Aislarse significa algo así como ponerse en una isla, en una privada y no necesariamente tropical, tan particular como lo amerite la circunstancia y las posibilidades del aislado, que mida, aunque sea lo que mide el espacio que se anda ocupando. Y eso podría resultar muy motivante o todo lo contrario, porque de una muy particular manera, mucho dependerá de la circunstancia del metafórico arrecife y de sus posibilidades de interacción, también de lo previamente aprendido sobre cómo sobrevivir, porque dicha tarea suele aparecer casi en automático, reduciendo el mundo a un espacio personal alejado de lo previamente cotidiano que, a veces, podría carecer de mucho sentido. Porque una vez aislados, alejados del bullicio y de la falsa sociedad, llega una oportunidad para cuestionar, aunque sea un poco sobre lo que se hacía antes del aislamiento, a veces, para los optimistas, también sobre lo que podría hacerse después; alejarse para ver mejor, oler mejor y saborear mejor; revisar esa realidad normalizada que se creía en situación permanente, porque nada es más invisible que lo normal, tenga o no sentido, utilidad y función práctica; acostumbrarse a algo requiere ignorarlo un poco.

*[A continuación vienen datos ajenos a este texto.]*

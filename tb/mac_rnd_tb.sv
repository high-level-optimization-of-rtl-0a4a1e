// Unit testbench of mac_rnd: unrounded values with random significands
// (random leading-one positions) and exponents are rounded and compared
// with the exact reference rounding: nearest, ties to even, carry out of
// the significand, flush to zero below the normal range and infinity
// above it. Directed exact ties check both tie directions.
//
// Interface: none (top-level testbench).
// Timing: 10-unit clock where clocked; a watchdog ends the run after #100000 with a failure.
// Document: the behaviour checked follows a RND unit.
// Own choice: the stimulus, the reference model and the set of checks.
module mac_rnd_tb;
  import mac_pkg::*;
  import mac_tb_pkg::*;
  ufp_t u;
  logic [31:0] r;
  int checks = 0, failures = 0;

  mac_rnd dut (.u, .r);

  task automatic check(bit ok, string what);
    checks++;
    if (!ok) begin failures++; if (failures < 20) $display("FAIL %s", what); end
  endtask

  task automatic one(bit sg, int e, logic [MW-1:0] m);
    logic [31:0] want;
    u.sign = sg; u.exp = 12'(e); u.mant = m;
    #1;
    want = round32(sg, 256'(m), e - 127 - int'(FRAC));
    check(r == want, $sformatf("sign %0d exp %0d mant %h: %h expected %h", sg, e, m, r, want));
  endtask

  initial begin
    logic [MW-1:0] m;
    for (int n = 0; n < 6000; n++) begin
      m = {$urandom, $urandom};
      m = m >> ($urandom % 30);
      if (n % 5 == 0) m[MW-25:0] = 0;            // exact values
      if (n % 7 == 0) m = m | ((MW'(1) << (MW - 27)) - 1);   // trailing ones: carries
      one($urandom % 2, (n % 50 == 0) ? int'($urandom % 300) : 60 + int'($urandom % 140), m);
    end
    // ties with leading one at bit 48 (value in [1,2)): round bit 24 below
    one(0, 127, (MW'(1) << 49) | (MW'(1) << 25));                  // 1 + half ulp: stays
    one(0, 127, (MW'(1) << 49) | (MW'(1) << 26) | (MW'(1) << 25)); // odd + half ulp: up
    one(1, 127, (MW'(1) << 49) | (MW'(1) << 25) | MW'(1));         // above tie: up
    one(0, 127, {MW{1'b1}} >> (MW - 50));                          // all ones: carry out
    one(0, 10, 0);                                                  // zero
    one(0, 1, MW'(1) << 49);                                        // smallest normal
    one(0, 0, MW'(1) << 49);                                        // flushes
    one(0, 254, {MW{1'b1}} >> (MW - 50));                           // rounds up to infinity
    $display("TB_RESULT checks=%0d failures=%0d", checks, failures);
    $finish;
  end
  initial begin #100000; $display("watchdog expired"); $display("TB_RESULT checks=%0d failures=%0d", checks, failures + 1); $finish; end
endmodule
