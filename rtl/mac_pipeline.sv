// Floating-point multiply accumulator (MAC) universal pipeline.
//
// Four functional units in a fork and join: an instruction enters MUL and
// ADD together; MUL feeds ADD (for B + C * D) and RND (for B * C); ADD feeds
// RND; RND feeds the RNDWB register and WB writes the register file. RNDWB
// is always present (write-before-read register file). Two further
// registers are optional, one after MUL (MULDEL) and one after ADD
// (ADDDEL); the four settings are the four MAC configurations and the
// default, both present, is the fully pipelined MAC, which here is also the
// universal pipeline. The only hazard hardware the rules place is bypasses
// from the RND output: to MUL's operands when MULDEL is present and to
// ADD's operands when ADDDEL is present.
//
// Scheduling. ADD takes the instruction coming out of the MUL path when it
// is a multiply-add, otherwise the newly issued instruction if that is an
// add. RND takes the ADD path when it carries an add or multiply-add,
// otherwise the MUL path when it carries a multiply. A multiply-add reads
// C and D in MUL in its issue cycle and B in ADD MULDEL cycles later, and
// reaches RND MULDEL+ADDDEL cycles after issue; a multiply reaches RND
// MULDEL cycles after issue, an add ADDDEL cycles after. As in the
// document, structural hazards (two instructions wanting ADD or RND in one
// cycle) and dependences the bypasses cannot cover are left to the
// instruction schedule; assertions flag a schedule that breaks the first.
// A result is visible to a read in the cycle RND produces it when that
// reader has a bypass, and from the next cycle on otherwise.
module mac_pipeline
  import mac_pkg::*;
#(
  parameter bit MULDEL = 1'b1,
  parameter bit ADDDEL = 1'b1
) (
  input  logic            clk,
  input  logic            rst,
  input  minstr_t         inp,          // one instruction per cycle (or invalid)
  output mres_t           wb,           // result being written back (RNDWB)
  input  logic            rf_ld_we,     // register load port (use while idle)
  input  logic [RA_W-1:0] rf_ld_addr,
  input  logic [31:0]     rf_ld_data,
  input  logic [RA_W-1:0] rf_dbg_addr,
  output logic [31:0]     rf_dbg_data,
  output logic            ev_byp_mul,   // a MUL operand was forwarded
  output logic            ev_byp_add    // an ADD operand was forwarded
);
  logic [RA_W-1:0] raddr [4];
  logic [31:0]     rdata [4];
  mparcel_t mul_out, mul_q, add_out, add_q;
  mres_t    rnd_out, rndwb_q;
  minstr_t  add_ins;
  logic [31:0] mx, my, ax, ay;
  logic [1:0]  hm, ha;
  ufp_t        prod, sum, add_lhs, add_rhs, rnd_in;
  logic        add_from_mul, rnd_from_add, rnd_from_mul;

  // ---------------- MUL ----------------
  // MUL reads b,c for a multiply and c,d for a multiply-add
  assign raddr[0] = (inp.op == M_MAC) ? inp.c : inp.b;
  assign raddr[1] = (inp.op == M_MAC) ? inp.d : inp.c;

  if (MULDEL) begin : g_byp_mul
    mac_bypass u_bm0 (.raddr(raddr[0]), .rf_value(rdata[0]), .res(rnd_out), .value(mx), .hit(hm[0]));
    mac_bypass u_bm1 (.raddr(raddr[1]), .rf_value(rdata[1]), .res(rnd_out), .value(my), .hit(hm[1]));
  end else begin : g_no_byp_mul
    assign mx = rdata[0];
    assign my = rdata[1];
    assign hm = '0;
  end

  mac_mul u_mul (.x(mx), .y(my), .p(prod));

  always_comb begin
    mul_out.ins       = inp;
    mul_out.ins.valid = inp.valid && (inp.op == M_MUL || inp.op == M_MAC);
    mul_out.v         = prod;
  end

  if (MULDEL) begin : g_muldel
    always_ff @(posedge clk) begin
      if (rst) mul_q <= '0;
      else     mul_q <= mul_out;
    end
  end else begin : g_no_muldel
    assign mul_q = mul_out;
  end

  // ---------------- ADD ----------------
  assign add_from_mul = mul_q.ins.valid && (mul_q.ins.op == M_MAC);
  always_comb begin
    if (add_from_mul) begin
      add_ins = mul_q.ins;
    end else begin
      add_ins       = inp;
      add_ins.valid = inp.valid && (inp.op == M_ADD);
    end
  end
  assign raddr[2] = add_ins.b;
  assign raddr[3] = add_ins.c;

  if (ADDDEL) begin : g_byp_add
    mac_bypass u_ba0 (.raddr(raddr[2]), .rf_value(rdata[2]), .res(rnd_out), .value(ax), .hit(ha[0]));
    mac_bypass u_ba1 (.raddr(raddr[3]), .rf_value(rdata[3]), .res(rnd_out), .value(ay), .hit(ha[1]));
  end else begin : g_no_byp_add
    assign ax = rdata[2];
    assign ay = rdata[3];
    assign ha = '0;
  end

  assign add_lhs = unpack32(ax);
  assign add_rhs = add_from_mul ? mul_q.v : unpack32(ay);

  mac_add u_add (.x(add_lhs), .y(add_rhs), .s(sum));

  always_comb begin
    add_out.ins = add_ins;
    add_out.v   = sum;
  end

  if (ADDDEL) begin : g_adddel
    always_ff @(posedge clk) begin
      if (rst) add_q <= '0;
      else     add_q <= add_out;
    end
  end else begin : g_no_adddel
    assign add_q = add_out;
  end

  // ---------------- RND ----------------
  assign rnd_from_add = add_q.ins.valid;
  assign rnd_from_mul = mul_q.ins.valid && (mul_q.ins.op == M_MUL);
  assign rnd_in       = rnd_from_add ? add_q.v : mul_q.v;

  mac_rnd u_rnd (.u(rnd_in), .r(rnd_out.value));
  assign rnd_out.valid = rnd_from_add || rnd_from_mul;
  assign rnd_out.a     = rnd_from_add ? add_q.ins.a : mul_q.ins.a;

  always_ff @(posedge clk) begin
    if (rst) rndwb_q <= '0;
    else     rndwb_q <= rnd_out;
  end

  // ---------------- WB ----------------
  mac_regfile u_rf (
    .clk, .rst, .wb(rndwb_q), .ld_we(rf_ld_we), .ld_addr(rf_ld_addr), .ld_data(rf_ld_data),
    .raddr(raddr), .rdata(rdata),
    .dbg_addr(rf_dbg_addr), .dbg_data(rf_dbg_data)
  );

  assign wb         = rndwb_q;
  assign ev_byp_mul = mul_out.ins.valid && (|hm);
  assign ev_byp_add = add_ins.valid && (|ha);

  // Structural hazards are the schedule's responsibility.
  assert property (@(posedge clk) disable iff (rst)
      !(add_from_mul && inp.valid && inp.op == M_ADD))
    else $error("mac_pipeline: two instructions want ADD in one cycle");
  assert property (@(posedge clk) disable iff (rst) !(rnd_from_add && rnd_from_mul))
    else $error("mac_pipeline: two instructions want RND in one cycle");

endmodule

Y es que separarse del mundo no suele hacer mal a nadie, hasta es recomendado por la OMS, pero con aforismos como vacación, descanso o disfemismos como hospitalización o internamiento, claro que solo de vez en cuando y por tiempos determinados, a veces hasta voluntarios; porque luego aislarse demasiado podría volverse habitual y si se habita aislado resulta incómodo, menos para el aislado que para los otros, preocupados de que no se ande en un mundo real, funcionando como se debe, entonces habría que recurrir a un rescate, porque nada da más miedo que ver que algo o más bien a alguien que anda funcionando fuera de los parámetros de una normalidad preestablecida, socialmente pactada.
Lo anterior, porque en una de esas podría ser autismo, Asperger, déficit de atención, quizás depresión, vagancia o tal vez hasta una decisión filosófica o hasta artística, porque esos son los únicos que tienen derechos a andar afuera de los límites normalizados: los mal llamados locos o los bien llamados artistas, que si no fuera por la existencia de manuales sobre trastornos mentales o teorías sobre estética, sería un poco difícil identificar con claridad.
Habitar una isla es más agradable siempre y cuando existan posibilidades de salir de ella, al menos según Hollywood, Freud y los cubanos.
Cuando el aislamiento no es voluntario se llama naufragio, llega el aislado ligero de equipaje sin otra cosa que lo que medio sabe y medio anda pensando, arrojado de un personalizado mar, con una maleta repleta de eso que llaman instinto de supervivencia, del que por algún extraño motivo carecen los suicidas; entonces después de adaptarse a una nueva isla, se podrá pensar en cómo salir de ella, esperar y en una de esas hasta adquirir algo de fe, porque esa resulta mejor para la incertidumbre.
Habrá que encontrar los propios Viernes o los Wilsons, perderse las veces necesarias y a veces tener miedo irracional hasta de las moscas; ser sobreviviente porque si no, no se puede ser nada más, seguir habitando, aunque la isla sea una casa, una oficina o la cama de un hospital y, aunque el aislamiento no sea tan voluntario o vacacional, aunque dure solo los siete días recomendados y lo más cercano a lo tropical, quede nomás en la humedad de una boca cubierta, aislada de otras bocas de los que ya no supieron, si andan vacacionando o en una de esas, también naufragaron.